Given my support for certain aspects of this proposal, and given my support for obtaining public input on initiatives to improve our rulebook generally, I wish that I could support the issuance of the Proposing Release.  Unfortunately, because of its “mandate first, evaluate later” approach to the issue of disclosures to QEPs by 4.7 CPOs and CTAs, and its serious omissions in transparency and requests for comment, I cannot do so.  Accordingly, I respectfully dissent.


[1]This Statement will refer to the Commodity Futures Trading Commission as the “CFTC” or the “Commission.”

[2] CFTC Rule 4.7, 17 C.F.R. § 4.7.

[3] Opening Statement of Commissioner Summer Mersinger Regarding CFTC Open Meeting on June 7, 2023, section regarding Amendments to Part 17 Large Trader Reporting Requirements Proposed Rule (June 7, 2023), available at Opening Statement of Commissioner Summer Mersinger Regarding CFTC Open Meeting on June 7, 2023 | CFTC.

[4] Dissenting Statement of Commissioner Summer K. Mersinger Regarding CFTC’s Regulatory Agenda, section entitled “‘Kicking the Can Down the Road’ Rather than Working on Rulemaking Solutions” (January 9, 2023), available at Dissenting Statement of Commissioner Summer K. Mersinger Regarding CFTC’s Regulatory Agenda | CFTC.

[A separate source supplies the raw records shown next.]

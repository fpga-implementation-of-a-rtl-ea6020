// tb_ctrl_unit: self-checking test of the control unit's decisions.
// Builds segments that should be left alone, filtered normally, filtered
// strongly or chroma filtered, over random bS, beta and tc, compares
// en/sel0/sel1 with the reference model and counts how often each mode
// was seen; a mode never seen counts as a failure.
module tb_ctrl_unit;
  import dbf_pkg::*;
  import dbf_ref_pkg::*;
  seg_t seg;
  bs_t bs;
  logic [BETA_W-1:0] beta;
  logic [TC_W-1:0] tc;
  logic chroma;
  logic en, sel0, sel1;
  int checks = 0, failures = 0;
  int seen [4];

  ctrl_unit dut (.*);

  initial begin
    #10000000;
    failures++;
    $display("TB_RESULT checks=%0d failures=%0d", checks, failures);
    $finish;
  end

  task automatic run();
    int m, got;
    #1;
    m = ref_mode(seg, int'(bs), int'(beta), int'(tc), chroma);
    got = !en ? 0 : sel1 ? 3 : sel0 ? 2 : 1;
    checks++;
    seen[m]++;
    if (got != m || sel1 != chroma) begin
      failures++;
      if (failures < 10)
        $display("FAIL seg=%h bs=%0d beta=%0d tc=%0d chroma=%0d: got %0d expected %0d",
                 seg, bs, beta, tc, chroma, got, m);
    end
  endtask

  initial begin
    seen = '{0, 0, 0, 0};
    for (int i = 0; i < 20000; i++) begin
      int kind, base, step;
      kind = $urandom_range(0, 3);
      base = $urandom_range(20, 230);
      step = int'($urandom_range(0, 30)) - 15;
      case (kind)
        0: begin seg.up = rand_line(); seg.dn = rand_line(); end
        1: begin seg.up = step_line(base, step, 1); seg.dn = step_line(base, step, 1); end
        2: begin seg.up = ramp_line(base, 1, 1); seg.dn = ramp_line(base, 2, 1); end
        default: begin seg.up = step_line(base, step, 4); seg.dn = ramp_line(base, 3, 3); end
      endcase
      bs     = bs_t'($urandom_range(0, 2));
      beta   = BETA_W'($urandom_range(0, 64));
      tc     = TC_W'($urandom_range(0, 24));
      chroma = ($urandom_range(0, 4) == 0);
      run();
    end
    $display("modes seen: none %0d normal %0d strong %0d chroma %0d",
             seen[0], seen[1], seen[2], seen[3]);
    for (int m = 0; m < 4; m++) if (seen[m] == 0) failures++;
    $display("TB_RESULT checks=%0d failures=%0d", checks, failures);
    $finish;
  end
endmodule
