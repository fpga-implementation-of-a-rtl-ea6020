// dpram: simple dual-port RAM, one write port and one read port.
//
// One of the small distributed memories of the deblocking filter. The
// architecture uses dual-port RAMs so that one address can be written while
// another is read in the same cycle. Writes take effect at the clock edge
// when we is high; reads are synchronous: rdata shows the word at raddr one
// cycle after raddr is presented. Reading the address written in the same
// cycle returns the old word. DEPTH words of WIDTH bits. The array has no
// reset, as in an FPGA RAM; the read register is cleared at reset (this
// design's choice). The filter never reads a word it has not written.
module dpram #(
  parameter int unsigned WIDTH = 8,
  parameter int unsigned DEPTH = 8,
  localparam int unsigned AW = (DEPTH > 1) ? $clog2(DEPTH) : 1
) (
  input  logic             clk,
  input  logic             rst_n,
  input  logic             we,
  input  logic [AW-1:0]    waddr,
  input  logic [WIDTH-1:0] wdata,
  input  logic [AW-1:0]    raddr,
  output logic [WIDTH-1:0] rdata
);

  logic [WIDTH-1:0] mem [DEPTH];

  always_ff @(posedge clk) begin
    if (we) mem[waddr] <= wdata;
  end

  always_ff @(posedge clk or negedge rst_n) begin
    if (!rst_n) rdata <= '0;
    else        rdata <= mem[raddr];
  end

endmodule
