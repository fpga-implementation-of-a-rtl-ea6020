// tb_dpram: self-checking test of the dual-port RAM.
// Writes random words, reads them back one cycle later, and checks that a
// read of the address written in the same cycle returns the old word and
// that a read and a write to different addresses proceed together.
module tb_dpram;
  localparam int W = 8, D = 8;
  logic clk = 0, rst_n = 0;
  logic we;
  logic [2:0] waddr, raddr;
  logic [W-1:0] wdata, rdata;
  logic [W-1:0] model [D];
  int checks = 0, failures = 0;

  dpram #(.WIDTH(W), .DEPTH(D)) dut (.*);

  always #5 clk = ~clk;

  initial begin
    #100000;
    failures++;
    $display("TB_RESULT checks=%0d failures=%0d", checks, failures);
    $finish;
  end

  task automatic check(logic [W-1:0] exp, string what);
    checks++;
    if (rdata !== exp) begin
      failures++;
      $display("FAIL %s: got %h expected %h", what, rdata, exp);
    end
  endtask

  initial begin
    we = 0; waddr = 0; raddr = 0; wdata = 0;
    repeat (2) @(posedge clk);
    rst_n = 1;
    // fill
    for (int a = 0; a < D; a++) begin
      @(negedge clk);
      we = 1; waddr = 3'(a); wdata = 8'($urandom); model[a] = wdata;
    end
    @(negedge clk); we = 0;
    // read back
    for (int a = 0; a < D; a++) begin
      @(negedge clk); raddr = 3'(a);
      @(negedge clk); check(model[a], "readback");
    end
    // simultaneous write and read at different addresses
    for (int i = 0; i < 40; i++) begin
      logic [2:0] ra, wa;
      logic [W-1:0] old;
      @(negedge clk);
      ra = 3'($urandom); wa = 3'($urandom);
      old = model[ra];
      raddr = ra; we = 1; waddr = wa; wdata = 8'($urandom);
      @(posedge clk); model[wa] = wdata;
      @(negedge clk); we = 0;
      check(old, "read during write");
    end
    // the newly written words are all there
    for (int a = 0; a < D; a++) begin
      @(negedge clk); raddr = 3'(a);
      @(negedge clk); check(model[a], "final");
    end
    $display("TB_RESULT checks=%0d failures=%0d", checks, failures);
    $finish;
  end
endmodule
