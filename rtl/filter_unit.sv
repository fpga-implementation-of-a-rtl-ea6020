// filter_unit: the three filters for one sample line across an edge.
//
// Computes, for one line p3..p0 | q0..q3 and threshold tc, all three
// candidate results at once; the output multiplexers later keep one.
//   Strong luma (p0..p2 and q0..q2 change):
//     p0' = p0 + Clip3(+-2tc, (p2 + 2p1 - 6p0 + 2q0 + q1 + 4) >> 3)
//     p1' = p1 + Clip3(+-2tc, (p2 - 3p1 + p0 + q0 + 2) >> 2)
//     p2' = p2 + Clip3(+-2tc, (2p3 - 5p2 + p1 + p0 + q0 + 4) >> 3)
//     and the same with p and q exchanged.
//   Normal luma (p0, p1, q0, q1 change):
//     D  = Clip3(+-tc, (9(q0 - p0) - 3(q1 - p1) + 8) >> 4)
//     p0' = p0 + D, q0' = q0 - D
//     p1' = p1 + Clip3(+-(tc>>1), (((p2 + p0 + 1) >> 1) - p1 + D) >> 1)
//     q1' = q1 + Clip3(+-(tc>>1), (((q2 + q0 + 1) >> 1) - q1 - D) >> 1)
//   Chroma (p0 and q0 change):
//     Dc = Clip3(+-tc, (((q0 - p0) << 2) + p1 - q1 + 4) >> 3)
//     p0' = p0 + Dc, q0' = q0 - Dc
// As in the architecture the work is split into the filter sums, one
// shifter, a clipper and a final adder that adds the clipped corrections
// to the original samples; results are limited to the sample range.
// The offset form of the equations is the architecture's; the clipping
// bounds (2tc, tc, tc/2) are the HEVC standard's. Purely combinational.
module filter_unit
  import dbf_pkg::*;
(
  input  line_t           line_in,
  input  logic [TC_W-1:0] tc,
  output filt_cand_t      cand
);

  typedef logic signed [12:0] s13_t;

  function automatic s13_t clip3(input s13_t lim, input s13_t v);
    if (v > lim)       return lim;
    else if (v < -lim) return -lim;
    else               return v;
  endfunction

  function automatic sample_t clip1(input s13_t v);
    if (v < 0)                         return '0;
    else if (v > s13_t'(2**SAMPLE_W - 1)) return '1;
    else                               return sample_t'(v);
  endfunction

  s13_t p [4];
  s13_t q [4];
  s13_t tc1, tc2, tch;

  // filter sums (before shifting)
  s13_t ss_p [3];
  s13_t ss_q [3];
  s13_t ns_d, cs_d;
  // shifted and clipped corrections
  s13_t sc_p [3];
  s13_t sc_q [3];
  s13_t nd, nd_p, nd_q, cd;

  always_comb begin
    for (int k = 0; k < 4; k++) begin
      p[k] = s13_t'({1'b0, line_in.p[k]});
      q[k] = s13_t'({1'b0, line_in.q[k]});
    end
    tc1 = s13_t'({1'b0, tc});
    tc2 = tc1 <<< 1;
    tch = tc1 >>> 1;

    // --- filter sums ---
    ss_p[0] = p[2] + (p[1] <<< 1) - 6 * p[0] + (q[0] <<< 1) + q[1] + 4;
    ss_p[1] = p[2] - 3 * p[1] + p[0] + q[0] + 2;
    ss_p[2] = (p[3] <<< 1) - 5 * p[2] + p[1] + p[0] + q[0] + 4;
    ss_q[0] = q[2] + (q[1] <<< 1) - 6 * q[0] + (p[0] <<< 1) + p[1] + 4;
    ss_q[1] = q[2] - 3 * q[1] + q[0] + p[0] + 2;
    ss_q[2] = (q[3] <<< 1) - 5 * q[2] + q[1] + q[0] + p[0] + 4;
    ns_d    = 9 * (q[0] - p[0]) - 3 * (q[1] - p[1]) + 8;
    cs_d    = ((q[0] - p[0]) <<< 2) + p[1] - q[1] + 4;

    // --- shifter and clipper ---
    sc_p[0] = clip3(tc2, ss_p[0] >>> 3);
    sc_p[1] = clip3(tc2, ss_p[1] >>> 2);
    sc_p[2] = clip3(tc2, ss_p[2] >>> 3);
    sc_q[0] = clip3(tc2, ss_q[0] >>> 3);
    sc_q[1] = clip3(tc2, ss_q[1] >>> 2);
    sc_q[2] = clip3(tc2, ss_q[2] >>> 3);
    nd      = clip3(tc1, ns_d >>> 4);
    nd_p    = clip3(tch, ((((p[2] + p[0] + 1) >>> 1) - p[1] + nd) >>> 1));
    nd_q    = clip3(tch, ((((q[2] + q[0] + 1) >>> 1) - q[1] - nd) >>> 1));
    cd      = clip3(tc1, cs_d >>> 3);

    // --- adder ---
    cand = '{strng: line_in, norm: line_in, chrm: line_in};
    for (int k = 0; k < 3; k++) begin
      cand.strng.p[k] = clip1(p[k] + sc_p[k]);
      cand.strng.q[k] = clip1(q[k] + sc_q[k]);
    end
    cand.norm.p[0] = clip1(p[0] + nd);
    cand.norm.q[0] = clip1(q[0] - nd);
    cand.norm.p[1] = clip1(p[1] + nd_p);
    cand.norm.q[1] = clip1(q[1] + nd_q);
    cand.chrm.p[0] = clip1(p[0] + cd);
    cand.chrm.q[0] = clip1(q[0] - cd);
  end

endmodule
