// tb_filter_unit: self-checking test of the per-line filter unit.
// Random lines, edge-like lines (a step, a ramp) and extreme values, for
// every tc from 0 to 24, compared with the reference model for all three
// candidates (strong, normal, chroma).
module tb_filter_unit;
  import dbf_pkg::*;
  import dbf_ref_pkg::*;
  line_t line_in;
  logic [TC_W-1:0] tc;
  filt_cand_t cand;
  int checks = 0, failures = 0;

  filter_unit dut (.*);

  initial begin
    #10000000;
    failures++;
    $display("TB_RESULT checks=%0d failures=%0d", checks, failures);
    $finish;
  end

  task automatic check(line_t got, line_t exp, string what);
    checks++;
    if (got !== exp) begin
      failures++;
      if (failures < 10)
        $display("FAIL %s tc=%0d in=%h: got %h expected %h", what, tc, line_in, got, exp);
    end
  endtask

  task automatic run(line_t l, int t);
    line_in = l; tc = TC_W'(t);
    #1;
    check(cand.strng, ref_strong(l, t), "strong");
    check(cand.norm,  ref_normal(l, t), "normal");
    check(cand.chrm,  ref_chroma(l, t), "chroma");
  endtask

  initial begin
    for (int t = 0; t <= 24; t++) begin
      run('0, t);
      run('1, t);
      run('{p: '0, q: '1}, t);
      run('{p: '1, q: '0}, t);
      for (int i = 0; i < 200; i++) begin
        run(rand_line(), t);
        run(step_line($urandom_range(0, 255), int'($urandom_range(0, 40)) - 20, 3), t);
        run(ramp_line($urandom_range(0, 255), int'($urandom_range(0, 8)) - 4, 2), t);
      end
    end
    $display("TB_RESULT checks=%0d failures=%0d", checks, failures);
    $finish;
  end
endmodule
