// out_mux: output multiplexers of one sample line.
//
// Chooses among the filter unit's candidates for one line under the
// control unit's selects: Sel1 picks chroma (1) or luma (0), Sel0 the
// strong (1) or normal (0) luma filter, and with en low the line leaves
// unfiltered. The multiplexers and their two selects follow the
// architecture; the priority among them (en, then Sel1, then Sel0) is this
// design's choice. Purely combinational.
module out_mux
  import dbf_pkg::*;
(
  input  line_t      orig,
  input  filt_cand_t cand,
  input  logic       en,
  input  logic       sel0,
  input  logic       sel1,
  output line_t      line_out
);

  always_comb begin
    if (!en)       line_out = orig;
    else if (sel1) line_out = cand.chrm;
    else if (sel0) line_out = cand.strng;
    else           line_out = cand.norm;
  end

endmodule
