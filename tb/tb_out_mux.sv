// tb_out_mux: self-checking test of the output multiplexers.
// Random candidates under every combination of en, Sel0 and Sel1.
module tb_out_mux;
  import dbf_pkg::*;
  import dbf_ref_pkg::*;
  line_t orig, line_out;
  filt_cand_t cand;
  logic en, sel0, sel1;
  int checks = 0, failures = 0;

  out_mux dut (.*);

  initial begin
    #1000000;
    failures++;
    $display("TB_RESULT checks=%0d failures=%0d", checks, failures);
    $finish;
  end

  initial begin
    for (int i = 0; i < 400; i++) begin
      line_t exp;
      orig = rand_line();
      cand.strng = rand_line(); cand.norm = rand_line(); cand.chrm = rand_line();
      {en, sel0, sel1} = 3'(i);
      #1;
      exp = !en ? orig : sel1 ? cand.chrm : sel0 ? cand.strng : cand.norm;
      checks++;
      if (line_out !== exp) begin
        failures++;
        $display("FAIL en=%b sel0=%b sel1=%b got %h expected %h", en, sel0, sel1, line_out, exp);
      end
    end
    $display("TB_RESULT checks=%0d failures=%0d", checks, failures);
    $finish;
  end
endmodule
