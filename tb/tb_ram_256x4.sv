// tb_ram_256x4: checks that the RAM chip stores all 256 words and ignores
// writes when its enable is low.
//
// Writes a pseudo-random pattern to every address, reads it back through the
// asynchronous output, then attempts to overwrite everything with ce low and
// checks the pattern is unchanged. Expected values come from a reference
// array in the testbench.
module tb_ram_256x4;
  logic clk = 1'b0, ce = 1'b0, we = 1'b0;
  logic [7:0] a = '0;
  logic [3:0] din = '0, dout;
  logic [3:0] ref_mem [256];
  int checks = 0, failures = 0;

  always #100 clk = ~clk;

  task automatic check(input bit ok, input string what);
    checks++;
    if (!ok) begin failures++; $display("FAIL: %s", what); end
  endtask

  ram_256x4 dut (.clk(clk), .ce(ce), .we(we), .a(a), .din(din), .dout(dout));

  initial begin
    for (int i = 0; i < 256; i++) begin
      @(negedge clk);
      a = 8'(i); din = 4'($urandom); ce = 1'b1; we = 1'b1;
      ref_mem[i] = din;
    end
    @(negedge clk) we = 1'b0;
    for (int i = 0; i < 256; i++) begin
      @(negedge clk) a = 8'(i);
      #1 check(dout == ref_mem[i], $sformatf("read %0d: %h vs %h", i, dout, ref_mem[i]));
    end
    for (int i = 0; i < 256; i++) begin
      @(negedge clk);
      a = 8'(i); din = ~ref_mem[i]; ce = 1'b0; we = 1'b1;
    end
    @(negedge clk) we = 1'b0;
    for (int i = 0; i < 256; i += 5) begin
      @(negedge clk) a = 8'(i);
      #1 check(dout == ref_mem[i], $sformatf("ce low wrote %0d", i));
    end
    $display("TB_RESULT checks=%0d failures=%0d", checks, failures);
    $finish;
  end

  initial begin
    repeat (5000) @(posedge clk);
    failures++;
    $display("FAIL: watchdog");
    $display("TB_RESULT checks=%0d failures=%0d", checks, failures);
    $finish;
  end
endmodule
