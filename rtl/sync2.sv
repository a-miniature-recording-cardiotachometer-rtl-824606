// sync2: two-flip-flop synchroniser for one asynchronous input.
//
// Every operator switch, the external readout control lines and the
// logic-level QRS signal reach the recorder asynchronously; each passes
// through one of these before any logic samples it. The output follows the
// input two clock cycles later. The synchronisers are this design's
// addition: the original has no single clock to synchronise to. The reset
// value is a parameter so that an active-low line can idle high.
module sync2 #(
  parameter bit RESET_VALUE = 1'b0
) (
  input  logic clk,
  input  logic rst_n,
  input  logic d,
  output logic q
);
  logic meta;

  always_ff @(posedge clk or negedge rst_n) begin
    if (!rst_n) begin
      meta <= RESET_VALUE;
      q    <= RESET_VALUE;
    end else begin
      meta <= d;
      q    <= meta;
    end
  end
endmodule
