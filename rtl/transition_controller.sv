// transition_controller: the recorder's master state machine.
//
// Two JK flip-flops, Q1 and Q2, clocked by the rising edge of the 156-kHz
// strobe, hold the operating state {Q1,Q2} (see cardio_pkg::ctrl_state_t).
// With B = Bit 11 OR EXT STOP and X = (CG OR not Q1) AND SRF, the inputs are
//   J1 = (not X AND Q2) OR B      K1 = X AND Q2 AND not B
//   J2 = not Q1 AND B             K2 = Q1 AND B
// and R = not (Q1 OR Q2), high only in Start. This gives:
//   Start   -> not-Write  when Bit 11 (memory cleared);
//   not-Write -> Write    when SRF AND CG;
//   Write   -> not-Write  when SRF has been cleared (after the byte is stored);
//   not-Write -> Halt     when Bit 11 (memory full) or EXT STOP;
//   Halt is left only by EXT RST, which forces Start at once, whatever the
//   strobe, like the flip-flops' direct resets.
// Power-on reset puts the machine in Halt, where memory is only read.
// The flip-flop equations and states are the original's; reading the
// overbar of J1 as covering (CG + not Q1)*SRF only, the OR of EXT STOP into
// the Bit 11 term, and the Halt power-on state are this design's choices.
module transition_controller
  import cardio_pkg::*;
(
  input  logic        clk,
  input  logic        rst_n,      // power-on reset: enter Halt
  input  logic        clk_156k,   // state clock (level)
  input  logic        ext_rst,    // EXT RST: force Start
  input  logic        ext_stop,   // EXT STOP
  input  logic        srf,
  input  logic        cg,
  input  logic        bit11,
  output logic        q1,
  output logic        q2,
  output logic        r,
  output ctrl_state_t state
);
  logic strobe_d, tick, b, x, j1, k1, j2, k2;

  assign tick = clk_156k && !strobe_d;
  assign b    = bit11 || ext_stop;
  assign x    = (cg || !q1) && srf;
  assign j1   = (!x && q2) || b;
  assign k1   = x && q2 && !b;
  assign j2   = !q1 && b;
  assign k2   = q1 && b;

  always_ff @(posedge clk or negedge rst_n) begin
    if (!rst_n) begin
      strobe_d <= 1'b0;
      q1       <= 1'b1;
      q2       <= 1'b0;
    end else begin
      strobe_d <= clk_156k;
      if (ext_rst) begin
        q1 <= 1'b0;
        q2 <= 1'b0;
      end else if (tick) begin
        q1 <= (j1 && !q1) || (!k1 && q1);
        q2 <= (j2 && !q2) || (!k2 && q2);
      end
    end
  end

  // Halt is blocked: without EXT RST the machine stays there.
  a_halt_blocked: assert property (@(posedge clk) disable iff (!rst_n)
    (q1 && !q2 && !ext_rst) |=> (q1 && !q2));
  // EXT RST always yields Start on the next cycle.
  a_ext_rst: assert property (@(posedge clk) disable iff (!rst_n)
    ext_rst |=> (!q1 && !q2));

  assign r     = !(q1 || q2);
  assign state = ctrl_state_t'({q1, q2});
endmodule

[5] See Proposing Release at 7-9.

[6] See id. at 5-6.

[7] Id. at 16.

[8] The analysis of costs and benefits in the Proposing Release suggests that there is reason to believe the proposal to increase the Portfolio Requirement’s monetary thresholds may take care of the stated concern based on differences in QEPs’ ability to protect their interests.  It states:  “To the extent persons who meet the higher Portfolio Requirement thresholds are (on average) more financially sophisticated or resilient than those who no longer qualify, this proposed amendment [to increase the Portfolio Requirement thresholds] should result in individuals and entities, both QEPs and non-QEPs, being offered pools and trading programs that are regulated in a manner commensurate with their respective needs for customer protection.”  Proposing Release at 66-67.

[9] Id. at 19, 20.

[10] Dodd-Frank Wall Street Reform and Consumer Protection Act, Public Law No. 111-203, 124 Stat. 1376 (2010) (“Dodd-Frank Act”).

[11] Proposing Release at 21 (emphases added).

[12] See id. at 16-17.

[13] See id. at 17-18 n.46-47.  Footnote no. 46 also cites to a CFTC reparations case from 2018 that resulted in a default judgment and thus was not litigated.

[14] CFTC Rules 4.7(b)(2) (CPOs) and 4.7(c)(1) (CTAs), 17 C.F.R. §§ 4.7(b)(2), 4.7(c)(1).

[15] See Request for Comment on the Impact of Affiliations on Certain CFTC-Regulated Entities (June 28, 2023), available at CFTC Staff Releases Request for Comment on the Impact of Affiliations of Certain CFTC-Regulated Entities | CFTC, and Risk Management Programs for Swap Dealers, Major Swap Participants, and Futures Commission Merchants, 88 Fed. Reg. 45826 (July 18, 2023), respectively.

[16] One of the Commission’s Core Values is “Clarity,” i.e., “Providing transparency to market participants about our rules and processes.”  See The Commission, CFTC Core Values, Clarity, available at The Commission | CFTC.

[17] CFTC Rule 4.7(a)(3), 17 C.F.R. § 4.7(a)(3).

[18] Proposing Release at 12.

[19] Id. at 26 and 23, respectively.

[20] See id. at 5-6 (citing statistics).

[21] The Commission also should be more transparent about the estimates in its analysis required by the Paperwork Reduction Act (“PRA”).  The Proposing Release estimates the annual burden hours per response of the disclosures proposed to be required of 4.7 CPOs and CTAs to be 1.5 hours.  See Proposing Release at 56 (CPOs) and 59 (CTAs).  But the Proposing Release does not explain how it arrived at this estimate—which strikes me as very low.

[22] After presenting its justifications for imposing universal disclosure requirements to QEPs, the Proposing Release “requests comment on all aspects of the proposed amendments outlined below that would require certain information be disclosed to prospective QEP pool participants and advisory clients under Regulation 4.7 . . .”  Proposing Release at 27 (emphasis added).  That is, the Proposing Release requests comment on the disclosures to QEPs “outlined below” that it is proposing to require of 4.7 CPOs and CTAs—but not on the preceding discussion of whether universal disclosure requirements to QEPs are needed in the first place.